» **EXERCISE**:
Scan the data, and whenever a line contains "busy", copy it.

» **DATA FOR THIS EXERCISE**:
// Testbench for package_generator. A "new data" source and a "re-transmission" source each
// offer packets of 1 to 6 words whose words carry {source, packet, word}, with their length
// and sequence number alongside. It checks that every output packet is whole and not mixed
// with the other source, that out_len, out_seq and out_retx belong to the packet being sent,
// that both sources' packets all arrive in order, and that when both wait at a packet boundary
// the re-transmission goes first.
// Timing: a free-running clock drives the block; a watchdog ends the run with a failure
// counted if the test has not finished after a fixed number of cycles.
module tb_package_generator;
  logic clk = 0, rst_n = 0;
  always #5 clk = ~clk;
  logic new_valid = 0, new_last = 0, rtx_valid = 0, rtx_last = 0, out_ready = 0;
  logic [63:0] new_data = '0, rtx_data = '0;
  logic [15:0] new_len = '0, rtx_len = '0;
  logic [31:0] new_seq = '0, rtx_seq = '0;
  logic new_ready, rtx_ready, out_valid, out_last, out_retx;
  logic [63:0] out_data;
  logic [15:0] out_len;
  logic [31:0] out_seq;
  int checks = 0, failures = 0;
  // source state: [0] new, [1] re-transmission
  int s_pkt [2], s_word [2], s_len [2];
  int o_pkt [2];
  int cur = -1, o_word = 0, both_wait = 0, prio_ok = 0;

  package_generator dut (.*);

  task automatic chk(input logic c, input string what);
    checks++; if (!c) begin failures++; $display("FAIL %s", what); end
  endtask
  always @(posedge clk) if (rst_n) begin
    if (cur < 0 && new_valid && rtx_valid && out_ready) begin
      both_wait++;
      if (out_retx) prio_ok++;
    end
    if (out_valid && out_ready) begin
      int s;
      s = out_retx ? 1 : 0;
      if (cur < 0) begin cur = s; o_word = 0; end
      chk(s == cur, "packet not interleaved");
      chk(out_data == {8'(s), 24'(o_pkt[s]), 32'(o_word)}, $sformatf("data %h", out_data));
      chk(out_len == 16'(2 + o_pkt[s] % 5) && out_seq == 32'(1000 * s + o_pkt[s]), "len/seq");
      o_word++;
      if (out_last) begin
        chk(o_word == 2 + o_pkt[s] % 5, "packet length");
        o_pkt[s]++; cur = -1;
      end
    end
    if (new_valid && new_ready) begin
      if (new_last) begin s_pkt[0]++; s_word[0] = 0; end else s_word[0]++;
    end
    if (rtx_valid && rtx_ready) begin
      if (rtx_last) begin s_pkt[1]++; s_word[1] = 0; end else s_word[1]++;
    end
  end
  always @(negedge clk) begin
    if (!(new_valid && !new_ready)) new_valid = rst_n && ($urandom_range(0, 2) != 0);
    if (!(rtx_valid && !rtx_ready)) rtx_valid = rst_n && ($urandom_range(0, 5) == 0);
    new_data = {8'd0, 24'(s_pkt[0]), 32'(s_word[0])};
    rtx_data = {8'd1, 24'(s_pkt[1]), 32'(s_word[1])};
    new_len = 16'(2 + s_pkt[0] % 5); rtx_len = 16'(2 + s_pkt[1] % 5);
    new_seq = 32'(s_pkt[0]); rtx_seq = 32'(1000 + s_pkt[1]);
    new_last = (s_word[0] == 1 + s_pkt[0] % 5);
    rtx_last = (s_word[1] == 1 + s_pkt[1] % 5);
    out_ready = ($urandom_range(0, 3) != 0);
  end

  initial begin
    repeat (3) @(posedge clk); rst_n = 1;
    repeat (5000) @(negedge clk);
    chk(o_pkt[0] > 200 && o_pkt[1] > 50, "both sources served");
    chk(o_pkt[0] >= s_pkt[0] - 1 && o_pkt[1] >= s_pkt[1] - 1, "nothing lost");
    chk(both_wait > 10 && prio_ok == both_wait, $sformatf("re-transmission first %0d/%0d", prio_ok, both_wait));
    $display("TB_RESULT checks=%0d failures=%0d", checks, failures);
    $finish;
  end
  initial begin
    repeat (20000) @(posedge clk);
    failures++;
    $display("TB_RESULT checks=%0d failures=%0d", checks, failures);
    $finish;
  end
endmodule
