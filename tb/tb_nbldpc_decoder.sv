// tb_nbldpc_decoder: end-to-end test of the decoder at its default size
// ((837,726) code over GF(32), 8 iterations). It sends the all-zero
// codeword (a codeword of every linear code) over a BPSK/AWGN channel, turns
// the received bits into symbol LLR vectors L_n(a) = sum of |bit LLR| over
// the bits where a differs from the hard decision, quantized to 5 bits,
// loads them with gaps in in_valid, decodes, and reads back the symbols.
// Checks: every frame decodes to the all-zero word, decoding takes exactly
// 8*124 cycles after the last load beat, and the handshake signals. It also
// counts, and requires at least once: load stalls, layers that start from
// empty check node memory, channel symbol errors, C2V messages taken from
// the complement set, saturating updates, and rows written on reread.
module tb_nbldpc_decoder;
  localparam int P = 5, W = 5, DC = 27, Q = 1 << P, Z = Q - 1, AW = $clog2(Z);
  localparam int IMAX = 8, M = 4 * Z;
  localparam int NFRAMES = 3;
  localparam real SIGMA = 0.42;     // about 5.2 dB Eb/N0 at rate 0.867
  localparam real SCALE = 0.55;     // LLR quantization step

  int checks = 0, failures = 0;
  int n_stall = 0, n_empty = 0, n_chan_err = 0, n_comp = 0, n_sat = 0, n_reuse = 0;
  logic clk = 0, rst_n, start, in_valid, in_ready, busy, done;
  logic [DC-1:0][Q-1:0][W-1:0] in_llr;
  logic [AW-1:0]               out_addr;
  logic [DC-1:0][P-1:0]        out_sym;
  int llr [DC*Z][Q];

  nbldpc_decoder dut (
    .clk(clk), .rst_n(rst_n), .start(start), .in_valid(in_valid), .in_ready(in_ready),
    .in_llr(in_llr), .busy(busy), .done(done), .out_addr(out_addr), .out_sym(out_sym));
  always #5 clk = ~clk;

  // mechanism counters, sampled while decoding
  always @(posedge clk)
    if (dut.dec_we) begin
      if (!dut.u_vnp.u_cnmem.valid[dut.layer]) n_empty++;
      else n_reuse++;
      for (int a = 1; a < Q; a++)
        for (int l = 0; l < P; l++)
          if (dut.u_vnp.u_dn_new.d[a][l] == '0) n_comp++;
      for (int a = 0; a < Q; a++)
        if (int'(dut.u_vnp.qmn[0][a]) + int'(dut.u_vnp.r_new[0][a]) > 31) n_sat++;
    end

  function automatic real gauss();
    real s = 0.0;
    for (int i = 0; i < 12; i++) s += real'($urandom_range(1000000)) / 1000000.0;
    return s - 6.0;
  endfunction

  task automatic make_frame();
    for (int n = 0; n < DC * Z; n++) begin
      int mag[8], hd = 0;
      for (int b = 0; b < P; b++) begin
        real y = 1.0 + SIGMA * gauss();
        real lam = 2.0 * y / (SIGMA * SIGMA) * SCALE;
        if (lam < 0.0) begin hd |= 1 << b; lam = -lam; end
        mag[b] = int'(lam);
      end
      if (hd != 0) n_chan_err++;
      for (int a = 0; a < Q; a++) begin
        int s = 0;
        for (int b = 0; b < P; b++) if (((a ^ hd) >> b) & 1) s += mag[b];
        llr[n][a] = (s > 31) ? 31 : s;
      end
    end
  endtask

  initial begin
    repeat (NFRAMES * 1200 + 100) @(posedge clk);
    failures++;
    $display("TB_RESULT checks=%0d failures=%0d", checks, failures);
    $finish;
  end

  initial begin
    rst_n = 0; start = 0; in_valid = 0; out_addr = '0; in_llr = '0;
    repeat (3) @(negedge clk);
    rst_n = 1;
    for (int f = 0; f < NFRAMES; f++) begin
      automatic int beats = 0, cyc = 0, errs = 0;
      make_frame();
      @(negedge clk);
      start = 1;
      @(negedge clk);
      start = 0;
      while (beats < Z) begin
        in_valid = (($urandom_range(4) != 0) || beats == 0) ? 1'b1 : 1'b0;
        for (int j = 0; j < DC; j++)
          for (int a = 0; a < Q; a++) in_llr[j][a] = W'(llr[j * Z + beats][a]);
        #1;
        checks++;
        if (!in_ready || !busy) failures++;
        if (in_valid) beats++;
        else n_stall++;
        @(negedge clk);
      end
      in_valid = 0;
      while (!done) begin
        cyc++;
        @(negedge clk);
      end
      checks++;
      if (cyc != IMAX * M) failures++;
      for (int t = 0; t < Z; t++) begin
        out_addr = AW'(t);
        #1;
        for (int j = 0; j < DC; j++) if (out_sym[j] != '0) errs++;
      end
      checks++;
      if (errs != 0) failures++;
      $display("frame %0d: %0d decoding cycles, %0d symbol errors left", f, cyc, errs);
    end
    $display("mechanisms: load stalls %0d, empty-row layers %0d, reused-row layers %0d, channel symbol errors %0d, complement C2V %0d, saturations %0d",
             n_stall, n_empty, n_reuse, n_chan_err, n_comp, n_sat);
    checks += 6;
    if (n_stall == 0) failures++;
    if (n_empty == 0) failures++;
    if (n_reuse == 0) failures++;
    if (n_chan_err == 0) failures++;
    if (n_comp == 0) failures++;
    if (n_sat == 0) failures++;
    $display("TB_RESULT checks=%0d failures=%0d", checks, failures);
    $finish;
  end
endmodule
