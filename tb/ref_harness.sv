// ref_harness: drives one decoder instance with random LLR frames (not
// codewords) and compares every final hard decision, and the decoding cycle
// count, with a behavioural model of the layered simplified basic-set
// min-max algorithm written with the testbench's own field arithmetic
// (permutation by field multiplication, saturation, ties, basic set,
// complement rule, delta offsets). Odd frames use small LLRs, which makes
// ties and near-ties frequent. Reports its counts through its ports.
module ref_harness
  import tb_ref_pkg::*;
#(
  parameter int P = 3, W = 5, DC = 5, DV = 3, IMAX = 4, NFRAMES = 6
) (
  input  logic clk,
  output int   checks,
  output int   failures,
  output logic fin
);
  localparam int Q = 1 << P, Z = Q - 1, AW = $clog2(Z), M = DV * Z, N = DC * Z;
  localparam int MAXV = (1 << W) - 1;

  logic rst_n, start, in_valid, in_ready, busy, done;
  logic [DC-1:0][Q-1:0][W-1:0] in_llr;
  logic [AW-1:0]               out_addr;
  logic [DC-1:0][P-1:0]        out_sym;

  // model state
  int qv [N][Q];
  bit cv [M];
  int c_zs [M][DC];
  int c_e [M][Q];
  int c_sym [M][8];
  int c_m1 [M][8];
  int c_col [M][8];

  nbldpc_decoder #(.P(P), .W(W), .DC(DC), .DV(DV), .IMAX(IMAX)) dut (
    .clk(clk), .rst_n(rst_n), .start(start), .in_valid(in_valid), .in_ready(in_ready),
    .in_llr(in_llr), .busy(busy), .done(done), .out_addr(out_addr), .out_sym(out_sym));

  function automatic int c2v(int l, int n, int a);
    int da;
    if (!cv[l]) return 0;
    da = a ^ c_zs[l][n];
    if (da == 0) return 0;
    return ref_c2v(da, n, c_sym[l], c_m1[l], c_col[l], c_e[l][da], P);
  endfunction

  task automatic model_layer(int b, int r);
    int l = b * Z + r;
    int qn [DC][Q];
    int z [DC];
    int nn [DC], h [DC];
    int beta = 0;
    int m1 [64], col [64], m2 [64];
    int s [8], v [8], c [8];
    for (int j = 0; j < DC; j++) begin
      int pos = (r + (b * j) % Z) % Z;
      int mn = 1 << 20;
      int qt [Q];
      nn[j] = j * Z + pos;
      h[j] = gf_alpha(pos, P);
      for (int a = 0; a < Q; a++) begin
        int x = qv[nn[j]][gf_mul(h[j], a, P)];
        qt[a] = (x == MAXV) ? x : x - c2v(l, j, a);
        if (qt[a] < mn) begin mn = qt[a]; z[j] = a; end
      end
      for (int a = 0; a < Q; a++) qn[j][a] = (qt[a] - mn > MAXV) ? MAXV : qt[a] - mn;
      beta ^= z[j];
    end
    // check node
    for (int a = 0; a < Q; a++) begin
      int colv [32];
      for (int j = 0; j < DC; j++) colv[j] = qn[j][a ^ z[j]];
      ref_psi(colv, DC, m1[a], col[a], m2[a]);
    end
    ref_phi(m1, col, P, s, v, c);
    cv[l] = 1;
    for (int j = 0; j < DC; j++) c_zs[l][j] = z[j] ^ beta;
    c_e[l][0] = 0;
    for (int a = 1; a < Q; a++) begin
      bit bs = 0;
      for (int i = 0; i < P; i++) if (s[i] == a) bs = 1;
      c_e[l][a] = bs ? m2[a] : m1[a];
    end
    for (int i = 0; i < P; i++) begin c_sym[l][i] = s[i]; c_m1[l][i] = v[i]; c_col[l][i] = c[i]; end
    // update
    for (int j = 0; j < DC; j++) begin
      int qa [Q];
      int hi = gf_inv(h[j], P);
      for (int a = 0; a < Q; a++) begin
        qa[a] = qn[j][a] + c2v(l, j, a);
        if (qa[a] > MAXV) qa[a] = MAXV;
      end
      for (int x = 0; x < Q; x++) qv[nn[j]][x] = qa[gf_mul(hi, x, P)];
    end
  endtask

  initial begin
    int mism;
    checks = 0; failures = 0; fin = 0;
    rst_n = 0; start = 0; in_valid = 0; out_addr = '0; in_llr = '0;
    repeat (3) @(negedge clk);
    rst_n = 1;
    mism = 0;
    for (int f = 0; f < NFRAMES; f++) begin
      automatic int beats = 0, cyc = 0;
      for (int n = 0; n < N; n++) begin
        automatic int zz = int'($urandom_range(Q - 1));
        for (int a = 0; a < Q; a++)
          qv[n][a] = (a == zz) ? 0 : int'($urandom_range((f % 2) ? 12 : MAXV));
      end
      for (int l = 0; l < M; l++) cv[l] = 0;
      @(negedge clk);
      start = 1;
      @(negedge clk);
      start = 0;
      while (beats < Z) begin
        in_valid = 1;
        for (int j = 0; j < DC; j++)
          for (int a = 0; a < Q; a++) in_llr[j][a] = W'(qv[j * Z + beats][a]);
        beats++;
        @(negedge clk);
      end
      in_valid = 0;
      while (!done) begin cyc++; @(negedge clk); end
      checks++;
      if (cyc != IMAX * M) failures++;
      for (int it = 0; it < IMAX; it++)
        for (int b = 0; b < DV; b++)
          for (int r = 0; r < Z; r++) model_layer(b, r);
      for (int t = 0; t < Z; t++) begin
        out_addr = AW'(t);
        #1;
        for (int j = 0; j < DC; j++) begin
          automatic int mn = 1 << 20, hd = 0;
          for (int a = 0; a < Q; a++) if (qv[j * Z + t][a] < mn) begin mn = qv[j * Z + t][a]; hd = a; end
          checks++;
          if (int'(out_sym[j]) != hd) begin failures++; mism++; end
        end
      end
    end
    $display("GF(%0d), %0d x %0d circulants, %0d iterations: %0d hard decisions differ from the model",
             Q, DV, DC, IMAX, mism);
    fin = 1;
  end
endmodule
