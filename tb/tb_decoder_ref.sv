// tb_decoder_ref: bit-exact end-to-end check of the decoder against a
// behavioural model of the algorithm (see ref_harness), at two sizes:
// GF(8) with a 3 x 5 array of circulants and 4 iterations (6 frames), and
// the default GF(32) (837,726) configuration at 8 iterations (2 frames).
module tb_decoder_ref;
  logic clk = 0;
  int   c_s, f_s, c_l, f_l;
  logic fin_s, fin_l;

  always #5 clk = ~clk;

  ref_harness #(.P(3), .W(5), .DC(5), .DV(3), .IMAX(4), .NFRAMES(6)) u_small (
    .clk(clk), .checks(c_s), .failures(f_s), .fin(fin_s));
  ref_harness #(.P(5), .W(5), .DC(27), .DV(4), .IMAX(8), .NFRAMES(2)) u_full (
    .clk(clk), .checks(c_l), .failures(f_l), .fin(fin_l));

  initial begin
    repeat (2 * (8 * 124 + 100) + 200) @(posedge clk);
    $display("TB_RESULT checks=%0d failures=%0d", c_s + c_l, f_s + f_l + 1);
    $finish;
  end

  initial begin
    wait (fin_s && fin_l);
    $display("TB_RESULT checks=%0d failures=%0d", c_s + c_l, f_s + f_l);
    $finish;
  end
endmodule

» **SOLUTION FOR THIS TASK**:
  logic clk = 0, rst_n, start, in_valid, in_ready, busy, done;
    .in_llr(in_llr), .busy(busy), .done(done), .out_addr(out_addr), .out_sym(out_sym));
        if (!in_ready || !busy) failures++;
  logic rst_n, start, in_valid, in_ready, busy, done;
    .in_llr(in_llr), .busy(busy), .done(done), .out_addr(out_addr), .out_sym(out_sym));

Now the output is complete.